テイヅキニシタワ
アナタが今日も目を覚ました。いつも通りの変わらぬ朝。
ワタシはアナタを待っている。いつも通りの変わらぬ朝。
アナタが寝惚けた顔をすると、ワタシも寝惚けた顔をする。
いつも一緒に歯を磨き、いつも一緒に顔を洗う。
アナタが笑顔を浮かべると、ワタシも釣られて笑顔になる。
そんな日々が楽しくて、ワタシの心は満たされていく。
だけど、アナタは今日も行ってしまう。ワタシも一緒に行くけれど、会える機会は極僅か。
アナタがワタシにちゃんと向き合ってくれるのは、この朝という時間だけ。
アナタが右を向けば、ワタシは左を向く。
じゃんけんをすれば必ず相子で、互いに勝ちを譲らない。
あぁ満たされる。アナタと一緒にいられる時間がこんなにも嬉しい。
アナタに触れたいと思った時、アナタが手を伸ばしてくれた。
あぁ嬉しい。私はいま必要とされている。アナタに、アナタだけに求められている。
ワタシは喜んで手を伸ばす。近づくアナタとワタシの距離。後もう少し伸ばせば触れられる、そんな距離。

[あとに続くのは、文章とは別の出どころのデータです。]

// nc_zero_fill: overwrites a segment with zero bytes on the downstream bus, as part of
// revoking a direct capability, so that no data of the previous owner reaches the
// allocator or the next owner.
//
// A start pulse with (base, length) in bytes makes the engine walk the 8-byte words that
// the byte range [base, base+length) touches. For each word it issues one single-beat
// write (AW and W offered together, len 0, size 3) whose byte strobes select only the
// bytes inside the segment, so neighbouring segments are untouched even when the segment
// is not word aligned; it waits for the write response before the next word. `done`
// pulses once after the last response (or one cycle after start for length 0). `busy` is
// high from start to done. Throughput is one word per write round trip; the document asks
// only that the segment be overwritten with zeros, the single-beat scheme is this
// design's.
module nc_zero_fill
  import nc_pkg::*;
(
  input  logic        clk,
  input  logic        rst_n,
  input  logic        start,
  input  logic [31:0] base,
  input  logic [31:0] length,
  output logic        busy,
  output logic        done,
  output logic [31:0] words_written,

  output logic        aw_valid,
  input  logic        aw_ready,
  output dn_ax_t      aw,
  output logic        w_valid,
  input  logic        w_ready,
  output w_t          w,
  input  logic        b_valid,
  output logic        b_ready
);
  typedef enum logic [1:0] {Z_IDLE, Z_ISSUE, Z_RESP, Z_DONE} zstate_e;
  zstate_e state;

  logic [32:0] cur;      // byte address of the current word (aligned)
  logic [32:0] seg_end;  // first byte after the segment
  logic        aw_done, w_done;
  logic [7:0]  strb;

  always_comb begin
    for (int i = 0; i < 8; i++) begin
      logic [32:0] a;
      a = cur + 33'(i);
      strb[i] = (a >= 33'(base)) && (a < seg_end);
    end
  end

  assign busy     = (state != Z_IDLE);
  assign aw_valid = (state == Z_ISSUE) && !aw_done;
  assign w_valid  = (state == Z_ISSUE) && !w_done;
  assign b_ready  = (state == Z_RESP);
  assign aw       = '{addr: cur[31:0], len: 8'd0, size: 3'd3, prot: 3'b000};
  assign w        = '{data: '0, strb: strb, last: 1'b1};

  always_ff @(posedge clk or negedge rst_n) begin
    if (!rst_n) begin
      state         <= Z_IDLE;
      cur           <= '0;
      seg_end       <= '0;
      aw_done       <= 1'b0;
      w_done        <= 1'b0;
      done          <= 1'b0;
      words_written <= '0;
    end else begin
      done <= 1'b0;
      unique case (state)
        Z_IDLE: if (start) begin
          cur     <= {1'b0, base[31:3], 3'b000};
          seg_end <= 33'(base) + 33'(length);
          aw_done <= 1'b0;
          w_done  <= 1'b0;
          state   <= (length == '0) ? Z_DONE : Z_ISSUE;
        end
        Z_ISSUE: begin
          if (aw_valid && aw_ready) aw_done <= 1'b1;
          if (w_valid && w_ready)   w_done  <= 1'b1;
          if ((aw_done || aw_ready) && (w_done || w_ready)) state <= Z_RESP;
        end
        Z_RESP: if (b_valid) begin
          words_written <= words_written + 32'd1;
          aw_done <= 1'b0;
          w_done  <= 1'b0;
          if (cur + 33'd8 >= seg_end) state <= Z_DONE;
          else begin
            cur   <= cur + 33'd8;
            state <= Z_ISSUE;
          end
        end
        default: begin
          done  <= 1'b1;
          state <= Z_IDLE;
        end
      endcase
    end
  end

endmodule
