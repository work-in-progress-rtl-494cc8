// tb_nc_zero_fill: self-checking test of nc_zero_fill, the revoke-time segment scrubber.
//
// The engine is connected to nc_axi_mem_model (byte memory preset to a known pattern,
// random ready stalls). For aligned, unaligned, single-byte, word-straddling and
// zero-length segments the test starts the engine, waits for `done`, and then checks every
// byte of a window around the segment: zero inside, untouched pattern outside. It also
// checks the number of words written, that `busy` covers the run, that each write is a
// single beat of size 3, and that `done` is a one-cycle pulse. Inputs change on the
// falling edge. Prints TB_RESULT; a watchdog stops a hung run.
module tb_nc_zero_fill;
  import nc_pkg::*;
  int checks = 0, failures = 0;

  logic clk = 0, rst_n = 0;
  always #5 clk = ~clk;

  logic        start = 0;
  logic [31:0] base = 0, length = 0;
  logic        busy, done;
  logic [31:0] words;
  logic        aw_valid, aw_ready, w_valid, w_ready, b_valid, b_ready;
  dn_ax_t      aw;
  w_t          w;

  nc_zero_fill dut (.clk, .rst_n, .start, .base, .length, .busy, .done, .words_written(words),
                    .aw_valid, .aw_ready, .aw, .w_valid, .w_ready, .w, .b_valid, .b_ready);

  // memory: writes only; the read channels are tied off
  logic        ar_valid = 0, r_valid, ar_ready, r_ready = 0;
  dn_ax_t      ar = '0;
  r_t          r;
  logic [1:0]  b_resp;
  int unsigned n_writes, n_reads, n_wbeats;
  nc_axi_mem_model #(.AW(16)) u_mem (
    .clk, .rst_n, .aw_valid, .aw_ready, .aw, .w_valid, .w_ready, .w,
    .b_valid, .b_ready, .b_resp, .ar_valid, .ar_ready, .ar, .r_valid, .r_ready, .r,
    .n_writes, .n_reads, .n_wbeats);

  task automatic check(input bit c, input string msg);
    checks++;
    if (!c) begin failures++; $display("FAIL: %s", msg); end
  endtask

  always @(posedge clk) if (rst_n && aw_valid && aw_ready)
    if (aw.len != 0 || aw.size != 3 || aw.addr[2:0] != 0) begin
      failures++; $display("FAIL: write is not a single aligned 8-byte beat");
    end

  int done_cycles = 0;
  always @(posedge clk) if (done) done_cycles++;

  task automatic fill(input logic [31:0] b, input logic [31:0] l);
    int unsigned w0, cyc, dc0;
    logic [7:0] exp;
    w0 = words; dc0 = done_cycles;
    @(negedge clk); base = b; length = l; start = 1;
    @(negedge clk); start = 0;
    check(busy || l == 0 || done, "busy after start");
    cyc = 0;
    while (!done && cyc < 10000) begin @(negedge clk); cyc++; end
    @(negedge clk);
    check(!busy && done_cycles == dc0 + 1, "done is one pulse and busy drops");
    check(words - w0 == ((l == 0) ? 0 : (((b + l - 1) >> 3) - (b >> 3) + 1)),
          $sformatf("words written for [%h,+%0d)", b, l));
    for (int a = int'(b) - 24; a < int'(b + l) + 24; a++) begin
      exp = (a >= int'(b) && a < int'(b + l)) ? 8'h00 : 8'(a * 7 + 3);
      if (u_mem.peek(a) != exp) begin
        check(0, $sformatf("byte %h = %h, expected %h (segment %h +%0d)", a, u_mem.peek(a), exp, b, l));
        break;
      end
    end
    checks++;
  endtask

  initial begin
    #5_000_000 $display("TB_RESULT checks=%0d failures=%0d (watchdog)", checks, failures + 1);
    $finish;
  end

  initial begin
    repeat (3) @(negedge clk);
    rst_n = 1;
    fill(32'h0100, 32'd64);     // aligned
    fill(32'h0203, 32'd13);     // unaligned both ends
    fill(32'h0305, 32'd1);      // single byte
    fill(32'h0406, 32'd4);      // straddles two words
    fill(32'h0500, 32'd0);      // empty
    fill(32'h0601, 32'd7);      // ends exactly on a word boundary
    for (int i = 0; i < 30; i++)
      fill(32'h1000 + 32'(i) * 32'h100 + 32'($urandom_range(0, 7)), 32'($urandom_range(1, 120)));
    $display("TB_RESULT checks=%0d failures=%0d", checks, failures);
    $finish;
  end
endmodule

しかし、その手はワタシの前を撫でるだけで、触れてはくれない。
いや、どんなにアナタが手を伸ばし、ワタシがそれに応えようとも、決して触れることは許されない。
触れたくても、触れられない。
絶対的な隔たりがワタシ達の中には存在した。
それでもアナタはワタシに向き合ってくれる。ワタシもアナタに向かい合う。それだけで嬉しくて、それだけでいいんだと思った。
触れたいなどとは贅沢な望み。
話しかけて欲しいなど無駄な望み。
アナタにとってワタシはどういう存在? ワタシにはアナタしかいない。アナタがいなければワタシは存在しえない。
それだけ大切な存在だということを、アナタは分かっている?
頭では分かってはいても、話しかけて欲しい。触れてほしい。
そう願うのは無駄だとしても、いつかは、いつかはこの垣根を越えてくれるかもしれない。
そんなありもしない夢を見て、ワタシは今日もアナタに笑顔を向ける。
ワタシは一生、囚われの身。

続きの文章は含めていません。